=== Work instructions ===
Once the line containing "when we (Mem" has been written out, stop; until then, restate each line of the entries below word for word from the first.

=== Dataset entries ===
((

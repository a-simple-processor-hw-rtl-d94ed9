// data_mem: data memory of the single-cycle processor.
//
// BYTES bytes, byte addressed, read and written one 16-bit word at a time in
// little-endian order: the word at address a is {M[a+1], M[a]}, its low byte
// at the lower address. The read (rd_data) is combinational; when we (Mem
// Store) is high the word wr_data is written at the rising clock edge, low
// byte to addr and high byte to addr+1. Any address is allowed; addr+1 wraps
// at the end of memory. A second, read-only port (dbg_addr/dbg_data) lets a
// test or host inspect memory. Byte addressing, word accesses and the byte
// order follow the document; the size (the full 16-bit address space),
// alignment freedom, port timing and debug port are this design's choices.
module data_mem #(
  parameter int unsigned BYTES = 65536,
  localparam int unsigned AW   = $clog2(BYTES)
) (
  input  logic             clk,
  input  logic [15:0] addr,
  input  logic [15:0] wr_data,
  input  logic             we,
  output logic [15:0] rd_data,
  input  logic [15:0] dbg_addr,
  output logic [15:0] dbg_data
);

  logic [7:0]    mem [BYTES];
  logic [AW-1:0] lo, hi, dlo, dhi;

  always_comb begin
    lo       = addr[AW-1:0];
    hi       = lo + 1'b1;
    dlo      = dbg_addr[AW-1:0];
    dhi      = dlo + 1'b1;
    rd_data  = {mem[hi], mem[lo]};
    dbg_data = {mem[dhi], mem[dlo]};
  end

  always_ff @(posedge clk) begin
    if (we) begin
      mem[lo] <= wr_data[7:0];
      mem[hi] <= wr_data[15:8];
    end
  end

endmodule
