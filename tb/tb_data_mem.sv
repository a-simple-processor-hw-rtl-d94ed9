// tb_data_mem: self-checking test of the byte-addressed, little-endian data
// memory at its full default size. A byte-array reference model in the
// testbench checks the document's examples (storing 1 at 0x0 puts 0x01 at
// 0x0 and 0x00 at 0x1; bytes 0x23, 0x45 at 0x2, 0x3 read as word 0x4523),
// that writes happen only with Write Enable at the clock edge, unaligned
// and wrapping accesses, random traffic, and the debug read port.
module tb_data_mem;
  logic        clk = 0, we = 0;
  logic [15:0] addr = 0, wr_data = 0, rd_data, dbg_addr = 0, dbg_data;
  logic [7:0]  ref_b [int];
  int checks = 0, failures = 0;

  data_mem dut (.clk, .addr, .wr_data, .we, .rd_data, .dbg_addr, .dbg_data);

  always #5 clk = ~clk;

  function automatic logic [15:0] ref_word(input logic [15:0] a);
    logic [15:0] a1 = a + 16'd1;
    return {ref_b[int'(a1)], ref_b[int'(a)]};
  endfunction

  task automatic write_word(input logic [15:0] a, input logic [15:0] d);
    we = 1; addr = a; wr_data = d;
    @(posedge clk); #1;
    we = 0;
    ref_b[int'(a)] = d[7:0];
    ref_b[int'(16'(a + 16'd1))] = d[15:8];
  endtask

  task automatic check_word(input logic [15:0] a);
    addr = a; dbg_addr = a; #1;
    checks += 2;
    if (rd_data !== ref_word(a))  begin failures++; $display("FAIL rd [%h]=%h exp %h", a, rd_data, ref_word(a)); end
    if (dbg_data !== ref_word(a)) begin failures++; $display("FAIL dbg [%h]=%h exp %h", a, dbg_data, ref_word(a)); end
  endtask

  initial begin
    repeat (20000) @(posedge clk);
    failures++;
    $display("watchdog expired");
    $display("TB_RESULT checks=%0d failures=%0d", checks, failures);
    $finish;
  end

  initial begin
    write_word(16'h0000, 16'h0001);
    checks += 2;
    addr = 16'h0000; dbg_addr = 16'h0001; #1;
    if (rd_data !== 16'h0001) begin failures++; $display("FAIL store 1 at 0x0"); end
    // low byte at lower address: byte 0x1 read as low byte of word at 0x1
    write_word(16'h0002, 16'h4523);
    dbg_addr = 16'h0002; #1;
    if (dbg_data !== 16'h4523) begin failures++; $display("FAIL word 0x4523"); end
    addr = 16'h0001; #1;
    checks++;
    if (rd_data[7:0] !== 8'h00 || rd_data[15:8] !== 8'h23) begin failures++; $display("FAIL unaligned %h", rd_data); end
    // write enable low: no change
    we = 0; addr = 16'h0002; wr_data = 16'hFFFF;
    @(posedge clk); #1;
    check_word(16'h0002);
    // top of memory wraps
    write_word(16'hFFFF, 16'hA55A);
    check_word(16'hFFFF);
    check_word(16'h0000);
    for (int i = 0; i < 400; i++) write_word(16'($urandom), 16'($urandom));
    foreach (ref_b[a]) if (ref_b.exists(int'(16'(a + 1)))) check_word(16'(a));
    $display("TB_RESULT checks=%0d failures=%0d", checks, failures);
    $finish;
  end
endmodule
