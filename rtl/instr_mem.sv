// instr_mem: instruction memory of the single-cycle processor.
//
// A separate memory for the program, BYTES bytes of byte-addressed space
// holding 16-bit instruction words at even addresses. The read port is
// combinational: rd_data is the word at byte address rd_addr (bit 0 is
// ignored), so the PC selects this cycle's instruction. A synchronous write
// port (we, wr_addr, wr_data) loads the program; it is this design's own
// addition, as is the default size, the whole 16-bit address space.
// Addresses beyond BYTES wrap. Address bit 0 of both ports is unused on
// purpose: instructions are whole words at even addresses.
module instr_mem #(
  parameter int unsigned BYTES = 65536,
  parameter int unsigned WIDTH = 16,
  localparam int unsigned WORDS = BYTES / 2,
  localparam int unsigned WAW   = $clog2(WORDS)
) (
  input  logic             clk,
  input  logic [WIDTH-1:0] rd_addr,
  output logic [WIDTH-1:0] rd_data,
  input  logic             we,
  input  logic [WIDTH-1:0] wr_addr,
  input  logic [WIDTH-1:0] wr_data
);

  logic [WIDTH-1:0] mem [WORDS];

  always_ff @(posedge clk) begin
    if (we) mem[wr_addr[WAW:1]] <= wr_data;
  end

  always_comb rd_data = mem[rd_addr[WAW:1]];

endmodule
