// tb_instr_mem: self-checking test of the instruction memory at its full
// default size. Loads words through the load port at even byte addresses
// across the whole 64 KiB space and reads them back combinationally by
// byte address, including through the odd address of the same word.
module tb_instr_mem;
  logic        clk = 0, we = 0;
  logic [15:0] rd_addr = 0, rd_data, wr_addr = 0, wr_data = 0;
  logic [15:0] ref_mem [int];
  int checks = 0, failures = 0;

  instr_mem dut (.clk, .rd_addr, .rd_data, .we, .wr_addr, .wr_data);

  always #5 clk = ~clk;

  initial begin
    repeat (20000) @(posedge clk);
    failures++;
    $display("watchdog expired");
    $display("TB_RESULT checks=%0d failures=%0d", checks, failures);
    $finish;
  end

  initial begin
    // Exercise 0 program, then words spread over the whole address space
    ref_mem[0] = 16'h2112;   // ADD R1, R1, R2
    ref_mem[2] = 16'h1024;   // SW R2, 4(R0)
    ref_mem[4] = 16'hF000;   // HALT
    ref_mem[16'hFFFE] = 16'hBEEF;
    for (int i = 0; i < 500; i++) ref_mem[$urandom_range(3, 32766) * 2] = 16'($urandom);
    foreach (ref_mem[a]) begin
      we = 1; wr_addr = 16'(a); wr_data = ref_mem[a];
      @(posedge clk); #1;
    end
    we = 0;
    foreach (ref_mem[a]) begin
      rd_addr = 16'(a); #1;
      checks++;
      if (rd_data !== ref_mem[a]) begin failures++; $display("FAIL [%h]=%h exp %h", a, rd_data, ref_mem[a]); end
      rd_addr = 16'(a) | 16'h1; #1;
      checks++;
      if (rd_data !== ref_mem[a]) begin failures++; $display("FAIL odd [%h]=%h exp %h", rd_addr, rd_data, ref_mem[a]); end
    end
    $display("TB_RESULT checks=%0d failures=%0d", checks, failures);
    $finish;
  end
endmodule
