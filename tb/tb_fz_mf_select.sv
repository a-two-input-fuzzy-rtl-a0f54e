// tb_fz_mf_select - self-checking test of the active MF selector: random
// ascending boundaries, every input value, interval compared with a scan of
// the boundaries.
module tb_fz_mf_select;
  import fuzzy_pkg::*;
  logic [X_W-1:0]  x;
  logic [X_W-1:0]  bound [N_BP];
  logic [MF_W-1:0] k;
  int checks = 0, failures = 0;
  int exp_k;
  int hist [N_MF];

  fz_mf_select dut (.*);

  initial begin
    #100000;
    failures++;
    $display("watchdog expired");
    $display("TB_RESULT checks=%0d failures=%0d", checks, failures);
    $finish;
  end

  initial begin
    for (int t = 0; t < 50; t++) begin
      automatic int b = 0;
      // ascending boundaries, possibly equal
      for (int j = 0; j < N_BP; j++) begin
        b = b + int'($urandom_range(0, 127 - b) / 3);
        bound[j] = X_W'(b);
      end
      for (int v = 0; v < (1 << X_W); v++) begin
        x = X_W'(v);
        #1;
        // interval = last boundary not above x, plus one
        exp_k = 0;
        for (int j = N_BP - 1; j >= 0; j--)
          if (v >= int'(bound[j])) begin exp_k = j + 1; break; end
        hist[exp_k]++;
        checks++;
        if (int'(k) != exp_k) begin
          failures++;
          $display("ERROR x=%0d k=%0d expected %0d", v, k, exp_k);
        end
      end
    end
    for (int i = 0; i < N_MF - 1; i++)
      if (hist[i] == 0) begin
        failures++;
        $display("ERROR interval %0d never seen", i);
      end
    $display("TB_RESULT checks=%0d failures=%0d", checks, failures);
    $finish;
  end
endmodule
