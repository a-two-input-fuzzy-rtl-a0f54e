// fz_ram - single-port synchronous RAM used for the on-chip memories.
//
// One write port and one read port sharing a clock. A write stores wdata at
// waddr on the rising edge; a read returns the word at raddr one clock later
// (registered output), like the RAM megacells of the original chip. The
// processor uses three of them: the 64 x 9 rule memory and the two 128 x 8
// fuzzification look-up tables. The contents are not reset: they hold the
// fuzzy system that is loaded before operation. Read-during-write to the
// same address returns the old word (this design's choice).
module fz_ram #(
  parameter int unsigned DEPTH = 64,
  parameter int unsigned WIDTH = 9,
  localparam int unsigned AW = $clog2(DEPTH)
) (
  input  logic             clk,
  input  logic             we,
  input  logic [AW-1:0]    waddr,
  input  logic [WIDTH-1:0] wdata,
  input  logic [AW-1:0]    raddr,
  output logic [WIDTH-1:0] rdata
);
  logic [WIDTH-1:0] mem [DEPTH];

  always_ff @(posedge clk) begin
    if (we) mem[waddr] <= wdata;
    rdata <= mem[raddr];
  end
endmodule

))

=== Answer to this exercise ===
repository a-simple-processor-hw-rtl-d94ed9
// data_mem: data memory of the single-cycle processor.
//
// BYTES bytes, byte addressed, read and written one 16-bit word at a time in
// little-endian order: the word at address a is {M[a+1], M[a]}, its low byte
// at the lower address. The read (rd_data) is combinational; when we (Mem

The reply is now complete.